• _Assignment_:
Go line by line through the listing below and copy those that hold "plain".

:: Supplied records

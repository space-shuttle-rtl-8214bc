// tb_prot_ctrl: drives the protection controller together with the register
// file. For each storage mechanism it writes random words to random registers,
// checks the physical copies and check bits through raw reads, injects
// errors by raw writes (flipping chosen bits of chosen copies) and checks the
// protected read: returned word, detected / corrected / uncorrectable flags,
// the RMU events of the command's cycle, and the one-cycle response latency.
module tb_prot_ctrl;
  import ss_pkg::*;
  import tb_ref_pkg::*;

  logic clk = 0, rst_n = 0;
  logic cmd_valid;
  cmd_t cmd;
  bank_wr_t [NUM_BANKS-1:0] rf_wr;
  idx_t     [NUM_BANKS-1:0] rf_ridx;
  word_t    [NUM_BANKS-1:0] rf_rdata;
  rmu_evt_t evt, last_evt;
  rsp_t rsp, last_rsp;
  int checks = 0, failures = 0;
  localparam word_t CNT_VALUE = 32'hC0FF_EE01;

  prot_ctrl dut (
    .clk_i(clk), .rst_ni(rst_n), .cmd_valid_i(cmd_valid), .cmd_i(cmd),
    .rf_wr_o(rf_wr), .rf_ridx_o(rf_ridx), .rf_rdata_i(rf_rdata),
    .evt_o(evt), .cnt_i(CNT_VALUE), .cnt_mismatch_i(1'b1), .rsp_o(rsp)
  );
  regfile u_rf (.clk_i(clk), .rst_ni(rst_n), .wr_i(rf_wr), .ridx_i(rf_ridx), .rdata_o(rf_rdata));

  always #5 clk = ~clk;

  initial begin
    repeat (20000) @(posedge clk);
    failures++;
    $display("TB_RESULT checks=%0d failures=%0d", checks, failures);
    $finish;
  end

  task automatic check(bit ok, string what);
    checks++;
    if (!ok) begin
      failures++;
      $display("FAIL %s", what);
    end
  endtask

  task automatic issue(op_e op, addr_t a, prot_mode_e m = MODE_NONE, word_t d = '0,
                       cnt_sel_e s = CNT_WRITES);
    @(negedge clk);
    cmd_valid = 1'b1;
    cmd = '{op: op, addr: a, mode: m, cnt_sel: s, wdata: d};
    #1 last_evt = evt;
    @(posedge clk);
    #1;
    cmd_valid = 1'b0;
    last_rsp = rsp;
    check(rsp.valid == (op inside {OP_READ, OP_RAW_READ, OP_CNT_READ}), "response valid one cycle after command");
  endtask

  task automatic flip(addr_t p, word_t mask);
    word_t v;
    issue(OP_RAW_READ, p);
    v = last_rsp.data;
    issue(OP_RAW_WRITE, p, MODE_NONE, v ^ mask);
  endtask

  task automatic expect_read(addr_t r, word_t exp, logic det, logic cor, logic unc, string what);
    issue(OP_READ, r);
    check(last_rsp.data == exp, $sformatf("%s: data %h expected %h", what, last_rsp.data, exp));
    check(last_rsp.detected == det && last_rsp.corrected == cor && last_rsp.uncorrectable == unc,
          $sformatf("%s: flags det=%b cor=%b unc=%b", what, last_rsp.detected,
                    last_rsp.corrected, last_rsp.uncorrectable));
    check(last_evt.rd && last_evt.det == det && last_evt.cor == cor && !last_evt.wr && last_evt.addr == r,
          $sformatf("%s: events", what));
  endtask

  task automatic expect_raw(addr_t p, word_t exp, string what);
    issue(OP_RAW_READ, p);
    check(last_rsp.data == exp && !last_rsp.detected, $sformatf("%s: raw %0d = %h expected %h", what, p, last_rsp.data, exp));
    check(!last_evt.rd && !last_evt.wr, "raw access raises no events");
  endtask

  task automatic write(addr_t r, prot_mode_e m, word_t x);
    issue(OP_WRITE, r, m, x);
    check(last_evt.wr && !last_evt.rd && last_evt.addr == r, "write event");
  endtask

  initial begin
    cmd_valid = 0;
    cmd = '0;
    repeat (2) @(posedge clk);
    rst_n = 1;

    // After reset every register reads as zero with no error in any mode.
    expect_read(5'd9, '0, 0, 0, 0, "reset");

    for (int t = 0; t < 12; t++) begin
      addr_t r;
      word_t x, m1;
      r = addr_t'($urandom);
      x = $urandom;

      // ---- no protection ----
      write(r, MODE_NONE, x);
      expect_raw(r, x, "none copy");
      expect_read(r, x, 0, 0, 0, "none clean");
      m1 = rand_bits(1, 32);
      flip(r, m1);
      expect_read(r, x ^ m1, 0, 0, 0, "none upset passes unseen");

      // ---- ECC ----
      write(r, MODE_ECC, x);
      expect_raw(r, x, "ecc data");
      expect_raw(copy_addr(r, 1), word_t'(ref_ecc(x)), "ecc check bits");
      expect_read(r, x, 0, 0, 0, "ecc clean");
      flip(r, rand_bits(1, 32));
      expect_read(r, x, 1, 1, 0, "ecc single data error");
      write(r, MODE_ECC, x);
      flip(copy_addr(r, 1), rand_bits(1, 7));
      expect_read(r, x, 1, 1, 0, "ecc single check-bit error");
      write(r, MODE_ECC, x);
      flip(r, rand_bits(2, 32));
      issue(OP_READ, r);
      check(last_rsp.detected && last_rsp.uncorrectable && !last_rsp.corrected, "ecc double error");

      // ---- triple redundancy ----
      write(r, MODE_TMR, x);
      for (int k = 0; k < 3; k++) expect_raw(copy_addr(r, k), x, "tmr copy");
      expect_read(r, x, 0, 0, 0, "tmr clean");
      flip(copy_addr(r, t % 3), $urandom | 32'h1);
      expect_read(r, x, 1, 1, 0, "tmr one copy upset");

      // ---- shadow register ----
      write(r, MODE_SHADOW, x);
      for (int k = 0; k < 2; k++) expect_raw(copy_addr(r, k), x, "shadow copy");
      expect_read(r, x, 0, 0, 0, "shadow clean");
      flip(copy_addr(r, 1), rand_bits(1, 32));
      expect_read(r, x, 1, 0, 1, "shadow copy upset");
      write(r, MODE_SHADOW, x);
      m1 = rand_bits(3, 32);
      flip(r, m1);
      expect_read(r, x ^ m1, 1, 0, 1, "shadow primary upset");

      // ---- ECC shadow register ----
      write(r, MODE_ECC_SHADOW, x);
      expect_raw(r, x, "ecc shadow primary");
      expect_raw(copy_addr(r, 1), x, "ecc shadow copy");
      expect_raw(copy_addr(r, 2), word_t'(ref_ecc(x)), "ecc shadow check bits");
      expect_read(r, x, 0, 0, 0, "ecc shadow clean");
      flip(r, $urandom | 32'h4);
      expect_read(r, x, 1, 1, 0, "ecc shadow primary upset");
      write(r, MODE_ECC_SHADOW, x);
      flip(copy_addr(r, 1), rand_bits(1, 32));
      expect_read(r, x, 1, 1, 0, "ecc shadow single shadow error");
      write(r, MODE_ECC_SHADOW, x);
      flip(copy_addr(r, 1), rand_bits(2, 32));
      expect_read(r, x, 1, 0, 1, "ecc shadow double shadow error");
    end

    // The mode is kept per register: a TMR register next to plain ones.
    write(5'd8, MODE_TMR, 32'hA5A5_1234);
    write(5'd11, MODE_NONE, 32'h0BAD_F00D);
    flip(5'd9, 32'h10);
    expect_read(5'd8, 32'hA5A5_1234, 1, 1, 0, "tmr kept after neighbour write");
    expect_read(5'd11, 32'h0BAD_F00D, 0, 0, 0, "plain neighbour");

    // Counter read returns the RMU value and its comparison.
    issue(OP_CNT_READ, 5'd3, MODE_NONE, '0, CNT_READS);
    check(last_rsp.data == CNT_VALUE && last_rsp.rmu_mismatch, "counter read");
    // No response after a write.
    write(5'd0, MODE_NONE, 32'h1);
    check(!last_rsp.valid, "no response to a write");

    $display("TB_RESULT checks=%0d failures=%0d", checks, failures);
    $finish;
  end
endmodule
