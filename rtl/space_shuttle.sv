// space_shuttle: top of the register-file reliability test design.
//
// A command port (one command per cycle, see ss_pkg::cmd_t) drives the
// protection controller, which stores each word in the 8-bank flip-flop
// register file under one of five storage mechanisms (none, ECC, triple
// redundancy, shadow copy, ECC-protected shadow copy), checks and corrects it
// on read, and lets any physical register be overwritten or inspected
// directly for error injection. Every protected access is counted per register
// by the duplicated Reliability Monitoring Unit (writes, reads, detected and
// corrected errors). The response of each read command comes out on rsp_o one
// cycle after the command and on the GPIO pins one cycle after that.
//
// On the fabricated chip the command port is driven by the shuttle's harness
// (its logic-analyzer probes); here it is brought out as plain ports.
module space_shuttle
  import ss_pkg::*;
(
  input  logic                clk_i,
  input  logic                rst_ni,
  input  logic                cmd_valid_i,
  input  cmd_t                cmd_i,
  output rsp_t                rsp_o,
  input  logic                gpio_oe_i,
  output logic [NUM_GPIO-1:0] gpio_o,
  output logic [NUM_GPIO-1:0] gpio_oeb_o
);

  bank_wr_t [NUM_BANKS-1:0] rf_wr;
  idx_t     [NUM_BANKS-1:0] rf_ridx;
  word_t    [NUM_BANKS-1:0] rf_rdata;
  rmu_evt_t                 evt;
  cnt_t                     cnt;
  logic                     cnt_mismatch;

  prot_ctrl u_ctrl (
    .clk_i,
    .rst_ni,
    .cmd_valid_i,
    .cmd_i,
    .rf_wr_o        (rf_wr),
    .rf_ridx_o      (rf_ridx),
    .rf_rdata_i     (rf_rdata),
    .evt_o          (evt),
    .cnt_i          (cnt),
    .cnt_mismatch_i (cnt_mismatch),
    .rsp_o
  );

  regfile u_rf (
    .clk_i,
    .rst_ni,
    .wr_i    (rf_wr),
    .ridx_i  (rf_ridx),
    .rdata_o (rf_rdata)
  );

  rmu_dup u_rmu (
    .clk_i,
    .rst_ni,
    .evt_i      (evt),
    .rd_addr_i  (cmd_i.addr),
    .rd_sel_i   (cmd_i.cnt_sel),
    .rd_cnt_o   (cnt),
    .mismatch_o (cnt_mismatch)
  );

  gpio_map u_gpio (
    .clk_i,
    .rst_ni,
    .rsp_i      (rsp_o),
    .oe_i       (gpio_oe_i),
    .gpio_o,
    .gpio_oeb_o
  );

endmodule
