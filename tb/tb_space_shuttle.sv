// tb_space_shuttle: end-to-end test of the whole design at its default sizes.
//
// Through the command port it runs the sequence of a bench test of the chip:
// every register is written in one of the five storage mechanisms (chosen
// round-robin), read back, then errors are injected with raw writes and the
// protected reads are checked for the returned word and the error flags.
// A reference model in the testbench keeps the expected RMU counters, which
// are read back at the end for every register; the GPIO pins are checked
// against each response. Each mechanism (every storage mode, each kind of
// detection and correction, bank wrap-around, multi-bank parallel writes,
// raw injection and inspection, counter read-out, GPIO update) is counted,
// and one that never happened counts as a failure.
module tb_space_shuttle;
  import ss_pkg::*;
  import tb_ref_pkg::*;

  logic clk = 0, rst_n = 0;
  logic cmd_valid;
  cmd_t cmd;
  rsp_t rsp, last_rsp;
  logic [NUM_GPIO-1:0] gpio, gpio_oeb;
  int checks = 0, failures = 0;
  int unsigned cnt_model [NUM_REGS][NUM_CNT];

  typedef enum int {
    EV_NONE_RW, EV_ECC_RW, EV_TMR_RW, EV_SHADOW_RW, EV_ECCSH_RW,
    EV_ECC_CORRECT, EV_ECC_DOUBLE, EV_TMR_CORRECT, EV_SHADOW_DETECT,
    EV_ECCSH_PRIMARY_FIX, EV_ECCSH_SHADOW_FIX, EV_ECCSH_UNCORR,
    EV_BANK_WRAP, EV_THREE_BANK_WRITE, EV_RAW_INJECT, EV_RAW_INSPECT,
    EV_CNT_READ, EV_GPIO_UPDATE, EV_NUM
  } ev_e;
  int ev_count [EV_NUM];

  space_shuttle dut (
    .clk_i(clk), .rst_ni(rst_n), .cmd_valid_i(cmd_valid), .cmd_i(cmd), .rsp_o(rsp),
    .gpio_oe_i(1'b1), .gpio_o(gpio), .gpio_oeb_o(gpio_oeb)
  );

  always #5 clk = ~clk;

  initial begin
    repeat (50000) @(posedge clk);
    failures++;
    $display("TB_RESULT checks=%0d failures=%0d", checks, failures);
    $finish;
  end

  task automatic check(bit ok, string what);
    checks++;
    if (!ok) begin
      failures++;
      $display("FAIL %s", what);
    end
  endtask

  task automatic issue(op_e op, addr_t a, prot_mode_e m = MODE_NONE, word_t d = '0,
                       cnt_sel_e s = CNT_WRITES);
    @(negedge clk);
    cmd_valid = 1'b1;
    cmd = '{op: op, addr: a, mode: m, cnt_sel: s, wdata: d};
    @(posedge clk);
    #1;
    cmd_valid = 1'b0;
    cmd.op = OP_NOP;
    last_rsp = rsp;
    check(rsp.valid == (op inside {OP_READ, OP_RAW_READ, OP_CNT_READ}), "one-cycle response latency");
    if (rsp.valid) begin
      @(posedge clk);
      #1;
      check(gpio[31:0] == last_rsp.data && gpio[32] == last_rsp.detected &&
            gpio[33] == last_rsp.corrected && gpio[34] == last_rsp.uncorrectable &&
            gpio[35] == last_rsp.rmu_mismatch && gpio_oeb == '0, "gpio shows the response");
      ev_count[EV_GPIO_UPDATE]++;
    end
  endtask

  task automatic write(addr_t r, prot_mode_e m, word_t x);
    issue(OP_WRITE, r, m, x);
    cnt_model[r][CNT_WRITES]++;
    if (m inside {MODE_TMR, MODE_ECC_SHADOW}) ev_count[EV_THREE_BANK_WRITE]++;
    if (m != MODE_NONE && r[2:0] == 3'd7) ev_count[EV_BANK_WRAP]++;
  endtask

  task automatic read(addr_t r, word_t exp, logic det, logic cor, logic unc, bit check_data, string what);
    issue(OP_READ, r);
    cnt_model[r][CNT_READS]++;
    if (det) cnt_model[r][CNT_DETECTED]++;
    if (cor) cnt_model[r][CNT_CORRECTED]++;
    if (check_data) check(last_rsp.data == exp, $sformatf("%s reg %0d: data %h expected %h", what, r, last_rsp.data, exp));
    check(last_rsp.detected == det && last_rsp.corrected == cor && last_rsp.uncorrectable == unc,
          $sformatf("%s reg %0d: flags %b%b%b", what, r, last_rsp.detected, last_rsp.corrected, last_rsp.uncorrectable));
  endtask

  task automatic flip(addr_t p, word_t mask);
    word_t v;
    issue(OP_RAW_READ, p);
    v = last_rsp.data;
    ev_count[EV_RAW_INSPECT]++;
    issue(OP_RAW_WRITE, p, MODE_NONE, v ^ mask);
    ev_count[EV_RAW_INJECT]++;
  endtask

  // One register: write it, read it clean, inject the mode's test errors and read again.
  task automatic exercise(addr_t r, prot_mode_e m);
    word_t x;
    x = $urandom;
    write(r, m, x);
    read(r, x, 0, 0, 0, 1, "clean");
    case (m)
      MODE_NONE: begin
        ev_count[EV_NONE_RW]++;
      end
      MODE_ECC: begin
        ev_count[EV_ECC_RW]++;
        flip(r, rand_bits(1, 32));
        read(r, x, 1, 1, 0, 1, "ecc single");
        ev_count[EV_ECC_CORRECT]++;
        write(r, m, x);
        flip(r, rand_bits(2, 32));
        read(r, x, 1, 0, 1, 0, "ecc double");
        ev_count[EV_ECC_DOUBLE]++;
      end
      MODE_TMR: begin
        ev_count[EV_TMR_RW]++;
        flip(copy_addr(r, $urandom_range(2)), $urandom | 32'h100);
        read(r, x, 1, 1, 0, 1, "tmr");
        ev_count[EV_TMR_CORRECT]++;
      end
      MODE_SHADOW: begin
        ev_count[EV_SHADOW_RW]++;
        flip(copy_addr(r, 1), rand_bits(1, 32));
        read(r, x, 1, 0, 1, 1, "shadow");
        ev_count[EV_SHADOW_DETECT]++;
      end
      MODE_ECC_SHADOW: begin
        ev_count[EV_ECCSH_RW]++;
        flip(r, $urandom | 32'h1);
        read(r, x, 1, 1, 0, 1, "ecc shadow primary");
        ev_count[EV_ECCSH_PRIMARY_FIX]++;
        write(r, m, x);
        flip(copy_addr(r, 1), rand_bits(1, 32));
        read(r, x, 1, 1, 0, 1, "ecc shadow single");
        ev_count[EV_ECCSH_SHADOW_FIX]++;
        write(r, m, x);
        flip(copy_addr(r, 1), rand_bits(2, 32));
        read(r, x, 1, 0, 1, 1, "ecc shadow double");
        ev_count[EV_ECCSH_UNCORR]++;
      end
      default: ;
    endcase
    // Leave the register clean again.
    write(r, m, x);
    read(r, x, 0, 0, 0, 1, "rewritten");
  endtask

  initial begin
    cmd_valid = 0;
    cmd = '0;
    for (int r = 0; r < NUM_REGS; r++) for (int c = 0; c < NUM_CNT; c++) cnt_model[r][c] = 0;
    for (int e = 0; e < EV_NUM; e++) ev_count[e] = 0;
    repeat (3) @(posedge clk);
    rst_n = 1;

    // Every register in turn, the mode cycling through all five.
    for (int pass = 0; pass < 2; pass++)
      for (int r = 0; r < NUM_REGS; r++)
        exercise(addr_t'(r), prot_mode_e'((r + pass) % 5));

    // Read out all counters of the duplicated RMU.
    for (int r = 0; r < NUM_REGS; r++)
      for (int c = 0; c < NUM_CNT; c++) begin
        issue(OP_CNT_READ, addr_t'(r), MODE_NONE, '0, cnt_sel_e'(c));
        ev_count[EV_CNT_READ]++;
        check(last_rsp.data == cnt_model[r][c] && !last_rsp.rmu_mismatch,
              $sformatf("counter reg %0d sel %0d = %0d expected %0d", r, c, last_rsp.data, cnt_model[r][c]));
      end

    for (int e = 0; e < EV_NUM; e++) begin
      checks++;
      if (ev_count[e] == 0) begin
        failures++;
        $display("FAIL mechanism %s never exercised", ev_e'(e));
      end
    end
    $display("mechanisms: %p", ev_count);
    $display("TB_RESULT checks=%0d failures=%0d", checks, failures);
    $finish;
  end
endmodule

::::

• _Solution to this problem_:
    // The mode is kept per register: a TMR register next to plain ones.
    expect_read(5'd11, 32'h0BAD_F00D, 0, 0, 0, "plain neighbour");
// (its logic-analyzer probes); here it is brought out as plain ports.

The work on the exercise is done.